(Data extracts)
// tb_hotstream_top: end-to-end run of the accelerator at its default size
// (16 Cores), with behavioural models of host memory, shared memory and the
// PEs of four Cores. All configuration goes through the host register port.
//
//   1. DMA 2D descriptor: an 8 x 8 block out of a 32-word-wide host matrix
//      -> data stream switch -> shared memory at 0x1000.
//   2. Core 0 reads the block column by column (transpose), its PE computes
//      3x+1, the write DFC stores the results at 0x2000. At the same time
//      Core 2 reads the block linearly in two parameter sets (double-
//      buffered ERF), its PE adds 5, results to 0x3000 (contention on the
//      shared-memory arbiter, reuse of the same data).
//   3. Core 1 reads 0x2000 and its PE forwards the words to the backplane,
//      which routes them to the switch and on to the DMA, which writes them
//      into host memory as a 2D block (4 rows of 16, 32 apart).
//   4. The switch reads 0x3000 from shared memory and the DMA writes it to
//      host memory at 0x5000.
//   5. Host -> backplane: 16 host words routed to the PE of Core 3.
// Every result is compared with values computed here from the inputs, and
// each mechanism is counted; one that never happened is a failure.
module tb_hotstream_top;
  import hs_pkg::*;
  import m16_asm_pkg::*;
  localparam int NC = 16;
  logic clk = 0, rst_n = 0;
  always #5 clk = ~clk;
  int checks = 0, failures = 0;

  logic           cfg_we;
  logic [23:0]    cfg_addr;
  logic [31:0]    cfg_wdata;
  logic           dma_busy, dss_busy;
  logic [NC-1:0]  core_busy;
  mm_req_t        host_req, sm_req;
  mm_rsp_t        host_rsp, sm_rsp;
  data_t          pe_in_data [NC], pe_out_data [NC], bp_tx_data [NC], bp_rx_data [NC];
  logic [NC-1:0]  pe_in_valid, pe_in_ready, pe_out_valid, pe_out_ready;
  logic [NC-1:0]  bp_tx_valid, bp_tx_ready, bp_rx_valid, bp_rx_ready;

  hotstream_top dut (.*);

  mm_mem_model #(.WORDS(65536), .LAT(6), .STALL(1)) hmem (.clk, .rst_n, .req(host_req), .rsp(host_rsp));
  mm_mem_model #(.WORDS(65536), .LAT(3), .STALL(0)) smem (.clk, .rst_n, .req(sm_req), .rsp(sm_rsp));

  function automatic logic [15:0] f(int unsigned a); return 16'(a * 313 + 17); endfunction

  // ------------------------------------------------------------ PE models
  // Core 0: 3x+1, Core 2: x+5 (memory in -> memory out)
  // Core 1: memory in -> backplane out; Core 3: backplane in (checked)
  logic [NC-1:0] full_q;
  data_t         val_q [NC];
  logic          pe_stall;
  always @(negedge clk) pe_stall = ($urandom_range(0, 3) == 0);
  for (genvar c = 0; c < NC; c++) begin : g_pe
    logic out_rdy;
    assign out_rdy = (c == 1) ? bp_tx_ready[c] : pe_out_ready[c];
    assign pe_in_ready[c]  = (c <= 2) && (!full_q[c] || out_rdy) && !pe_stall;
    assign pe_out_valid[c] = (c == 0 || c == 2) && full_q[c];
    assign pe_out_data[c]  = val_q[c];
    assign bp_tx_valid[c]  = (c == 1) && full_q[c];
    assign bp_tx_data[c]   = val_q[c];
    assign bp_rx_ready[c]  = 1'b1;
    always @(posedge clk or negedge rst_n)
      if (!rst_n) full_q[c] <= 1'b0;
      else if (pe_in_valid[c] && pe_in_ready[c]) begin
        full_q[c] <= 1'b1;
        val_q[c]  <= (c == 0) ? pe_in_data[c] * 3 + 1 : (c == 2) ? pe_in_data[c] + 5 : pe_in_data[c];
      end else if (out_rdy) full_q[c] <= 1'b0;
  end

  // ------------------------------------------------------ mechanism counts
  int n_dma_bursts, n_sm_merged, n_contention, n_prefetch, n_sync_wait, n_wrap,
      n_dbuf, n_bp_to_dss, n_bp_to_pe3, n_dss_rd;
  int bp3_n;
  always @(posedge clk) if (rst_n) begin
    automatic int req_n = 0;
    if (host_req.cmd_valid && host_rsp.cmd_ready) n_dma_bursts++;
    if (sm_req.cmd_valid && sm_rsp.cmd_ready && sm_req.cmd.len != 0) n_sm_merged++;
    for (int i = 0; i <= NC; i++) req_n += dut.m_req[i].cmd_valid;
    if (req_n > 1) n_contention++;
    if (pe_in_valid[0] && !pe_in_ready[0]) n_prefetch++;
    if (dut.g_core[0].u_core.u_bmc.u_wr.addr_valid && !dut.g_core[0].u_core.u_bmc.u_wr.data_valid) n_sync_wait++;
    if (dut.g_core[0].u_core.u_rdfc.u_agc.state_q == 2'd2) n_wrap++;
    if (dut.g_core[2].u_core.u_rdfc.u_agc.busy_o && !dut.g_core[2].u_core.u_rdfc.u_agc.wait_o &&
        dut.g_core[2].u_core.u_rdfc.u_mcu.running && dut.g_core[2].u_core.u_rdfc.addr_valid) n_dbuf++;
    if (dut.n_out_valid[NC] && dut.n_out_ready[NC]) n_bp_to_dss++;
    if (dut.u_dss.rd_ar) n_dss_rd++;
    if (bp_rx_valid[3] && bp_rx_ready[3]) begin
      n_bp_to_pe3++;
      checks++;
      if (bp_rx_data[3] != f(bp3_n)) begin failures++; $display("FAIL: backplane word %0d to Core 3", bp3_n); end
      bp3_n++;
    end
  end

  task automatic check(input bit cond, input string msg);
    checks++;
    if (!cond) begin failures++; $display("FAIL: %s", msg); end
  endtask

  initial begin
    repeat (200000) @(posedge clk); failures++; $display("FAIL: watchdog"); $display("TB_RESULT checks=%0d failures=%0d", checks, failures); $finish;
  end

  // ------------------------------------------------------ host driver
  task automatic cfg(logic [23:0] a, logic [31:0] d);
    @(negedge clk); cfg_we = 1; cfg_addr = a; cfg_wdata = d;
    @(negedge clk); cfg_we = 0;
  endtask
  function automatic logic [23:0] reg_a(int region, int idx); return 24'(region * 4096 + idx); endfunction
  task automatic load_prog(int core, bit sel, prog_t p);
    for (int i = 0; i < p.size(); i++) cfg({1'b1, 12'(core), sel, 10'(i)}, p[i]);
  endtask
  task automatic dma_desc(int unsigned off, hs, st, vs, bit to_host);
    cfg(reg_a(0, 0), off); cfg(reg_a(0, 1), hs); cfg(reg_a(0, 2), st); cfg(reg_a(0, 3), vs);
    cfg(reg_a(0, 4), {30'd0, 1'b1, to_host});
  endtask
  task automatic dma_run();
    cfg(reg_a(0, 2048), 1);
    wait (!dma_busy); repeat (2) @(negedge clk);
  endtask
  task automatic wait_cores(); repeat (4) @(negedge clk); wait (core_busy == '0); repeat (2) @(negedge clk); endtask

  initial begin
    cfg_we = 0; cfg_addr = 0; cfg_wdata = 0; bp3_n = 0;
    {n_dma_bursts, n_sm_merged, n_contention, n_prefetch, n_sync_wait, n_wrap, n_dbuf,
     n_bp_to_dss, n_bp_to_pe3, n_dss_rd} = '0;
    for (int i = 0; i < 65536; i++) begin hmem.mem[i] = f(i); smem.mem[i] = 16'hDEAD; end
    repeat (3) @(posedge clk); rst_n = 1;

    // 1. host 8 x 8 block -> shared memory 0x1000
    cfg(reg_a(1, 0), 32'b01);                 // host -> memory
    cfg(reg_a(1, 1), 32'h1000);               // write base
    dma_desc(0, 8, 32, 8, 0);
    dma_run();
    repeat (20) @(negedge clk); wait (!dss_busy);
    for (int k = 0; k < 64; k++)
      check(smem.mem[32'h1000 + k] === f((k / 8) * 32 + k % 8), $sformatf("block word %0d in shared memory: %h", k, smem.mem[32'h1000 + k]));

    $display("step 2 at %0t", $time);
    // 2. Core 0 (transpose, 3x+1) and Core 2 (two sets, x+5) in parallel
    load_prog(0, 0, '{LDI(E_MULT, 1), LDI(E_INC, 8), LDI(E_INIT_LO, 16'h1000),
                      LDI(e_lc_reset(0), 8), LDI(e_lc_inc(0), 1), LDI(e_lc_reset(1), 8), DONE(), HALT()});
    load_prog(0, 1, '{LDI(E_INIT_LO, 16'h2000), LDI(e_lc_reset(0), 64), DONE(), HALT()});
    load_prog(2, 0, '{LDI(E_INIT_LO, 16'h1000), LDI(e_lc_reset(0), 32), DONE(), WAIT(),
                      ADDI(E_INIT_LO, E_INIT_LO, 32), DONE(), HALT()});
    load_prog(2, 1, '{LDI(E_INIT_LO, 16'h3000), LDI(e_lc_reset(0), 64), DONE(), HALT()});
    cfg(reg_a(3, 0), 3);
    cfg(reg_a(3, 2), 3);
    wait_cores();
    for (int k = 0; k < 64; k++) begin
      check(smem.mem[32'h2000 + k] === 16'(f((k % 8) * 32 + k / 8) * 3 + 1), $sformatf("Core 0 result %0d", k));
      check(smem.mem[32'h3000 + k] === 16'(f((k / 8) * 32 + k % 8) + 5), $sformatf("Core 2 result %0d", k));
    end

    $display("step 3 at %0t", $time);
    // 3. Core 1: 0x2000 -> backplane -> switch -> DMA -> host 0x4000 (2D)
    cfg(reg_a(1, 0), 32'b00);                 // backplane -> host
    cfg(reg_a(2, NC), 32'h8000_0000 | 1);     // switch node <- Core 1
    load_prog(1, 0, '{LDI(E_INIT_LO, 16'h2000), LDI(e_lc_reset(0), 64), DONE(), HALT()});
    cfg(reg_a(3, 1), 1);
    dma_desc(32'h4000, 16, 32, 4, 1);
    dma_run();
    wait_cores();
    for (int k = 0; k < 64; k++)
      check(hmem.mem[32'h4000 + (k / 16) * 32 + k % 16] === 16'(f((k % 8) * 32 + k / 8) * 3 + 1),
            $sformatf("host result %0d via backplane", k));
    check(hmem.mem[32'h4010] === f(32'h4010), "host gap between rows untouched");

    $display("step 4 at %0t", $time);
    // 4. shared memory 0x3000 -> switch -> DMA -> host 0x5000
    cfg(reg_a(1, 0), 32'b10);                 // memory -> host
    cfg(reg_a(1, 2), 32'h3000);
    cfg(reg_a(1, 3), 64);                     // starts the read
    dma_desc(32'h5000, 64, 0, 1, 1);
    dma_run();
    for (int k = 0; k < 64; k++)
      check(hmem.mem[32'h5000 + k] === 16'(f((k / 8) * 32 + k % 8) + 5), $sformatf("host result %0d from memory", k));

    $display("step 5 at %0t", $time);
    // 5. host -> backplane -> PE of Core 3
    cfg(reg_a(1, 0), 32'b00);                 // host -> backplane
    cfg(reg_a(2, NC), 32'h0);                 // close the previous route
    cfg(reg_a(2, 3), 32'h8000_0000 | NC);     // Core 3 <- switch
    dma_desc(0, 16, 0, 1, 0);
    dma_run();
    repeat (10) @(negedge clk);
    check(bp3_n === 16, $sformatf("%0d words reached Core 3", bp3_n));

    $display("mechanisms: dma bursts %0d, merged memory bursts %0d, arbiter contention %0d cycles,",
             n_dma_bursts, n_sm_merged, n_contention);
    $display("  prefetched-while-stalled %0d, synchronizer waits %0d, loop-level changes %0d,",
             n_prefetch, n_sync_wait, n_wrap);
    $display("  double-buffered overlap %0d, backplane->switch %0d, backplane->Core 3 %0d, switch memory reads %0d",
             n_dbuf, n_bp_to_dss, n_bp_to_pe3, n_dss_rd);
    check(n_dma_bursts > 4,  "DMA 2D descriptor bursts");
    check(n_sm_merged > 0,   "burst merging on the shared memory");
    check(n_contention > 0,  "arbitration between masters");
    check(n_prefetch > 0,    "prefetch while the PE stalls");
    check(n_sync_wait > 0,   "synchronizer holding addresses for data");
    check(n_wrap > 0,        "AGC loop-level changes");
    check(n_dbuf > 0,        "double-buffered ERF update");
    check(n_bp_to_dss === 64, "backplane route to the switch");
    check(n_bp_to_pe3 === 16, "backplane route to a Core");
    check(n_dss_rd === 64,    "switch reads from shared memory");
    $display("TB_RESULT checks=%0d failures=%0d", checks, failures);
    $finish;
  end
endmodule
(End Data extracts)
● To do
Go through the lines above and copy any that contain "checks".

● Reply to the exercise
  int checks = 0, failures = 0;
      checks++;
    checks++;
    repeat (200000) @(posedge clk); failures++; $display("FAIL: watchdog"); $display("TB_RESULT checks=%0d failures=%0d", checks, failures); $finish;
    $display("TB_RESULT checks=%0d failures=%0d", checks, failures);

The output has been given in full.